As viewers we know more more about what’s going on than the typical guest I think. The only guest that I think knows as much as the viewer, ìf not more, is William. I sense conflict in him. Especially this season. Spoiler territory. He winced and grimaced when the bartender got his arm blown off. When Lawrence’s wife got the nitro treatment, he seemed quite uncomfortable. I am not sure he believes they are sentient though as we are seeing in Dolores and Maeve.

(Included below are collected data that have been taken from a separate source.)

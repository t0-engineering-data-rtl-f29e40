# T0: a vector microprocessor in SystemVerilog

T0 is a single-chip vector microprocessor for fixed-point multimedia and
neural-network work. A MIPS-II scalar CPU provides control flow and addresses.
A vector coprocessor does the bulk of the arithmetic:

- 16 vector registers of 32 × 32-bit elements;
- two 8-lane arithmetic units, VP0 and VP1, of which only VP0 has multipliers;
- one vector memory unit.

Everything outside the chip goes through one 128-bit memory port to single-cycle
pipelined SRAM. A byte-wide JTAG-like port, the SIP (system interface port), lets
a host load memory, single-step the CPU and raise interrupts. At 45 MHz the two
arithmetic units sustain 720 M operations/s while the memory unit moves 720 MB/s.

This repository holds RTL for everything on the chip **except the scalar CPU
pipeline**. The CPU's side of every interface is brought out of the top level as
`cpu_*` ports. A CPU model, or a testbench as here, drives those ports the way
T0's instructions would.

## The one memory pipeline

The most important thing to understand about T0 is that it has a single memory
port and a single memory pipeline (`t0_memif`), shared by four users. Each cycle
starts at most one access, chosen in fixed priority:

1. a SIP host access (MEMREAD, MEMWRITE, ICWRITE);
2. an instruction-cache refill;
3. a scalar load or store, or a vector memory transfer (the "exec" port);
4. an instruction prefetch, only if nobody else wants the port.

Every access takes two cycles on the pins:

- **Cycle t (address phase):** `a[31:4]` carries the 16-byte block address.
  The access type is on `nkrwb` (the access may be a write), `id` (instruction
  fetch) and `ku` (user mode).
- **Cycle t+1 (data phase):** `rw`, the active-low byte enables `bwenb[15:0]`
  and the write data are driven. Each half of `bwenb` is further gated by the
  external pulse `weninb[1:0]`. A store killed by an exception (`cpu_mkill`)
  leaves the bus undriven and `rw` high.

Read data is registered at the end of the data phase and handed to the
requester, with its valid flag, in cycle t+2.

Losing the port has consequences across the chip:

- **Vector memory unit loses:** the whole vector unit stops (`vu_stall`),
  arithmetic units included, so that chained instructions stay in step.
- **Scalar access loses:** only that access waits.

Because prefetch fills any idle port cycle, the instruction cache usually
already has the missing line on its way when a miss is detected.

## Instruction cache and fetch

`t0_icache` is 1 KB, direct mapped: 64 lines of four instructions, with an
18-bit tag from address bits 27:10. Lookup is combinational, so a hit costs
nothing. A miss costs:

- **2 cycles** if the prefetch of that line was granted in the fetch cycle: the
  line comes back two cycles later.
- **3 cycles** if the prefetch lost the port: the miss engine spends one cycle
  issuing a refill request, which outranks scalar and vector traffic.

A SIP access that holds the port adds its own cycles. The refilled line is
written into the array and passed to decode in the same cycle.

Two test bits from the SIP change the cache:

- `icinv` clears all valid bits every cycle, so every fetch goes to memory.
- `icfrz` makes every lookup hit whatever the tag, turning the cache into a
  1 KB instruction RAM. It overrides `icinv`.

The SIP ICWRITE instruction writes a whole line directly.

## Vector unit

### Register file

`t0_vregfile` stores each register as four rows of eight elements. Every
functional unit has its own ports, each moving one row per cycle:

- VP0 and VP1 each have three read ports (a, b, and the old destination for
  conditional moves) and one write port.
- The memory unit has two read and two write ports, because a memory block can
  straddle two rows.

`vr0` reads as zero and ignores writes.

### Arithmetic units, VP0 and VP1

`t0_vau` handles eight lanes, one row per cycle, so an instruction on a
vector of length `vlr` keeps its unit busy for ceil(vlr/8) cycles. The pipeline
has four stages:

| stage | work |
|-------|------|
| R  | read the operand row. The first row is read in the issue cycle itself. |
| X1 | adder, logic unit, shifters, 16×16 multiplier (VP0 only) |
| X2 | clipping / conditional-move select; the row is written at the end of X2 |
| W  | the row's condition, overflow and saturation flags reach the control registers |

The operations are:

- add and subtract (signed ones set `vovf`);
- saturating fixed-point add, subtract and multiply (`fx*`, which set `vsat`);
- AND, OR, XOR and NOR;
- shifts;
- compares, which write `vcond` and not a register;
- conditional moves.

Either operand can be a scalar broadcast from the CPU. FXMUL multiplies the low
16 bits of each element as signed numbers, rounds half up while shifting right by
`shamt`, and clips to the signed 16-bit range.

### Dispatch and chaining

`t0_vdispatch` decides where a vector arithmetic instruction goes:

- A multiply must go to VP0.
- Anything else goes to VP1 if both units are free, otherwise to the free one.
- A length above 32 raises the vector-unit exception (`vue`) instead of issuing.
- Length 0 issues and does nothing.

There is no bypass network. Chaining works through the multi-ported register
file: a producer writes row *k* at the end of its third cycle. So an instruction
that reads the producer's result may issue two cycles after the producer and
then follows it row by row. The dispatcher holds a reader that comes sooner
(`cpu_va_interlock`).

The memory pipeline is one stage shorter than the arithmetic pipeline. So a
vector load (or `vext.v`) whose destination is that of the arithmetic
instruction issued in the cycle before is held one cycle (`cpu_vm_interlock`).
Without the hold, the load could write first and then be overwritten.

### Vector memory unit

`t0_vmp` moves vectors between registers and memory. Element *e* lives at
`base + e*stride`; contiguous transfers use the element size as the stride.

| transfer | memory cycles |
|----------|---------------|
| contiguous bytes | one per aligned 8-byte block touched (up to 8 elements/cycle) |
| contiguous halfwords | one per aligned 16-byte block (up to 8 elements/cycle) |
| contiguous words | one per aligned 16-byte block (up to 4 elements/cycle) |
| strided | one per element (`vlr` cycles) |
| indexed load | 3 start-up cycles, then one per element (3 + `vlr`) |
| indexed store | 2 start-up cycles, then one per element plus one per group of 8 indices (2 + ceil(`vlr`/8) + `vlr`) |

For an indexed transfer, element *e* lives at `base + vindex[e]`. The index
register `ireg` holds byte offsets. The start-up cycles model the time the
first index takes to reach the address generator, and they make no memory
request. Indexed stores have only one register-file read port for both the
indices and the data, so every eighth element they stop for a cycle to read
the next row of indices. Indexed loads read the index row through the unit's
second read port.

Loads return two cycles after each grant and are sign- or zero-extended.

Two conditions are address errors:

- an element address that is not naturally aligned;
- a user-mode access to the kernel segment (address bit 31 set).

An address error stops the transfer at the faulting element, so nothing is
written there. It reports the instruction's PC and the faulting address, which
CP0 keeps in `vuepc` / `vubadvaddr`. It also sets the sticky interrupt flag
`cause.ip5`.

### Extract and insert

Three instructions move elements by a run-time index `rd` held in a scalar
register:

- `vext.v` copies `vt[rd+i]` to `vd[i]` for each `i < vlr`.
- `vins.s` writes a scalar into `vd[rd]`.
- `vext.s` returns `vt[rd]` to the CPU two cycles after its memory-pipeline
  cycle (`cpu_vm_xs_valid`).

The memory unit handles them with its crossbar instead of memory. They still
occupy the memory pipeline: they wait for SIP accesses and cache refills, and
they hold off scalar accesses and prefetch.

`vext.v` moves eight elements per cycle when `rd` is a multiple of 8, and four
otherwise. It needs one more alignment cycle when `rd` is not a multiple of 4
and the elements cross a 4-element boundary. The scalar forms take one cycle
and ignore `vlr`.

An index past the register end raises `cpu_vm_xvue`, and nothing is done. That
means `rd >= 32`, or `rd + vlr > 32` for `vext.v`.

The index is not known when the instruction issues. So extract and insert are
held (`cpu_vm_interlock`) until all vector arithmetic has finished with the
register file.

### Control registers

`t0_vu_cregs` holds `vrev`, `vcount` (the cycle counter), `vlr`, and the
32-bit sticky flag registers `vcond`, `vovf` and `vsat`, one bit per element.
The CPU accesses them with ctc2/cfc2; unknown register numbers are flagged
illegal.

## System coprocessor (CP0) and exceptions

`t0_cp0` holds these registers:

- `fromhost` / `tohost`, the SIP mailbox;
- `vuepc` and `vubadvaddr`;
- `badvaddr`;
- `count` / `compare`;
- `status`, `cause`, `epc`;
- `prid`.

It decides, for the instruction entering the M stage, whether to take an
exception:

- **Interrupts** are level sensitive and outrank every synchronous exception.
  Their order is: host (ip6, from SIP INTWRITE), vector address error (ip5),
  timer (ip7, set when `count == compare` and cleared by writing `compare`),
  external 0 (ip4) and external 1 (ip3).
- **External interrupts** have their own vectors, 0x1200 and 0x1300.
- **Everything else** goes to 0x1100, with `cause.exccode` set. Reset starts
  at 0x1000.
- **Synchronous exceptions** are ranked AdEF, CpU, RI, Sys, Bp, Ov, VUE, AdEL,
  AdES.

Taking an exception pushes the two-bit KU/IE stack in `status` and loads `epc`.
In a branch delay slot, `epc` points at the branch and `cause.bd` is set. `rfe`
pops the stack.

## System interface port (SIP)

The SIP is a JTAG TAP that shifts a byte per cycle on `tdi[7:0]` / `tdo[7:0]`,
clocked by the chip clock. There is no separate test clock. Holding `tms`
high for six cycles resets it to the BYPASS instruction. `t0_sip_tap` is the
16-state controller. `t0_sip` holds two data registers:

- **`regio`**, 8 bits, used by BYPASS, TESTIO, INTWRITE, SIPIO and RUNCPU;
- **`memio`**, 20 bytes, used by the memory instructions. The first 16 bytes
  are data, lowest address nearest `tdo`. The last 4 are the address, most
  significant byte first.

| instruction | IR | effect at Update-DR |
|-------------|----|---------------------|
| MEMREAD  | 0000 | read the 16-byte block at the shifted-in address; the result (and the CPU's PC in the address bytes) is shifted out by the next scan |
| MEMWRITE | 0001 | write the 16 data bytes to memory |
| ICWRITE  | 0011 | write the 16 bytes into the cache line for that address |
| TESTIO   | 1000 | write `testcntl` (suspend, icfrz, icinv); Capture reads `testresult` |
| INTWRITE | 1001 | write the host interrupt bit |
| SIPIO    | 1010 | write CP0 `fromhost`; Capture reads `tohost` |
| RUNCPU   | 1011 | while suspended, allow one CPU issue per Run-Test-Idle cycle |
| BYPASS   | 1111 | nothing |

The memory request leaves the SIP one cycle after Update-DR. This gives the
pipelined read loop Select, Capture, 16×Shift, Exit1, Update, Run-Test-Idle:
21 cycles per 16 bytes, 34 MB/s at 45 MHz. The write loop shifts 20 bytes in
24 cycles, 30 MB/s. The system reset `rstb` does not reach the SIP, so a host
can load memory while the CPU is held in reset.

## Other blocks

- **`t0_muldiv`** is the scalar multiplier and divider. A 32×32→64 multiply
  takes 18 cycles (radix 4); a 32/32 divide takes 33 cycles (restoring),
  leaving the quotient in `lo` and the remainder in `hi`. `busy` tells the CPU
  when `hi` and `lo` are not ready.
- **`t0_hpm`** drives eight performance-monitor pins, registered one cycle:
  exception, scalar memory stall, interlock, I-cache miss, VP0 / VP1 / VMP
  useful work, and vector memory stall.
- **`t0_clkgen`** divides `clk2xin` by two into the internal clock `phi`;
  `clkout` is `phi` inverted.
- **`t0_pkg`** holds the shared constants and types: vectors, exception codes,
  register numbers, SIP codes, the memory request struct and the vector
  operation encoding.

## Where this RTL departs from T0, or chooses for itself

Not built:

- **The scalar CPU pipeline and instruction decode** (fetch/decode/execute of
  MIPS-II and the vector instruction set). Its interfaces are the `cpu_*`
  ports of `t0_top`.
- **The scalar bus hazard.** Indexed transfers occupy the bus that also
  carries coprocessor register values, and avoiding that conflict is the CPU
  side's job.
- **"Arithmetic pipeline" instructions** that chain several operations inside
  one vector instruction. The vector operation set and its encoding
  (`vau_op_e`) are this design's.
- **Pads and the external SRAM.** The bidirectional data bus appears as
  `d_in`, `d_out` and `d_oe`.

Behaviour that is simplified or left to the CPU side:

- A vector arithmetic instruction that uses a register a vector memory
  instruction is still using is held until that instruction has finished
  (`cpu_va_interlock`). This covers the memory instruction's data register and
  its index register. T0 instead lets arithmetic chain behind fast contiguous
  loads and extracts, so the design is slower there but never wrong.
  Chaining between arithmetic instructions follows T0.
- Vector loads never take the extra cycle T0 can need for some alignments.
- The `icinv` cache flush acts from the next cycle, not exactly four cycles
  after the instruction.

Own choices:

- FXMUL rounding and clipping; FXADD / FXSUB clipping to 32 bits.
- Divide-by-zero result: an all-ones quotient and the dividend as remainder.
- Kernel segment = address bit 31.
- `prid` and `vrev` read as zero.
- Indices of indexed transfers are byte offsets from the base.
- The element-level definitions of `vext.v`, `vins.s` and `vext.s`, and their
  range rule.
- The `vext.v` alignment cycle follows the rule that it is needed only when
  the vector crosses a 4-element boundary, not the simpler table figure.
- An extract or insert that follows a load waits until the load's data is
  written, because the two share a register-file write port.
- Extracts wait for all arithmetic, as inserts do in T0, rather than only for
  writes to their source register.
- Reset clears the cache valid bits and `vlr`. It leaves the vector flags
  alone, like most other state.
- SIP accesses appear on the pins as kernel data accesses.
- RUNCPU grants one issue per Run-Test-Idle cycle.
- The SIP's `testcntl` and interrupt registers clear in Test-Logic-Reset.

## Using and simulating it

All files are plain SystemVerilog-2017.

- `rtl/` holds one module or package per file; `t0_pkg.sv` must be compiled
  first. The top level is `t0_top`.
- `tb/` holds one self-checking testbench per block, plus `tb_t0_top`. That one
  runs the whole chip at its full size: a host on the SIP, an SRAM model on the
  memory pins and a scripted CPU on the `cpu_*` ports. It checks each
  mechanism above (both miss penalties, SIP DMA, stalls, chaining, both
  arithmetic units, contiguous, strided and indexed transfers, extract and
  insert with their interlock, `vue`, every
  interrupt source, single-stepping) and fails
  if any never happens.

Each testbench prints `TB_RESULT checks=N failures=M` and has a watchdog. For
example:

```
verilator --binary --timing -Wno-fatal --top-module tb_t0_top \
    rtl/t0_pkg.sv rtl/*.sv tb/tb_t0_top.sv
./obj_dir/Vtb_t0_top
```

Parameters:

| module | parameter | default |
|--------|-----------|---------|
| `t0_icache` | `LINES` | 64 |
| `t0_vregfile` | `NREGS` | 16 |
| `t0_vregfile` | `NRD` | 8 |
| `t0_vregfile` | `NWR` | 4 |
| `t0_vau` | `HAS_MUL` | 1 (0 for VP1) |
| `t0_cp0` | `PRID_REV` | 0 |
| `t0_vu_cregs` | `VREV_REV` | 0 |

The vector length (32) and lane count (8) are package constants.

It’s possible to do them and not feel any particular self-harm to one’s psyche, if there is social acceptance and support for what you’re doing. Slaveholders have been coping pretty well, I expect, for thousands of years.
Heck, people have said that about other people, which makes me doubtful we’ll see recognition for computer sentience any time soon.
Violent, even deliberately horrifyingly violent video games are fine as part of a healthy balanced diet, just like Chocolate Frosted Sugar Bombs can be part of a healthy breakfast, if the other parts are a grapefruit and twelve bran muffins.
Fighting your neighbor to the death in a gladiator ring is fine if you both are virtually guaranteed to be resurrected and you both are there voluntarily and it’s not the activity that defines and molds your interactions with the rest of the world.
What’s morally wrong in the particular is causing pain and suffering for your own benefit to any being capable of pain and suffering who’re not consenting.
And what’s problematic for society in the long run is having a diet so heavy in realistic desensitizing violence that it significantly changes your behavior in everyday life. But that has to do with more than the realism, there’s also the kind of violence, the frequency of it, and your mindset going in.
Yeah, and I think, in WestWorld at least, that line has been crossed. In fact, I think that’s a main point in the show. Even before Maeve and Dolores went “off script”, I think the showrunners were making the case that what was going on there was seriously effed up. And I agree. MIB was always portrayed as a bad guy. William was portrayed as a good guy, until you learn he became MIB. And that happened because he flipped and dehumanized the hosts (he clearly had feelings for Delores before that) and started doing bad shit.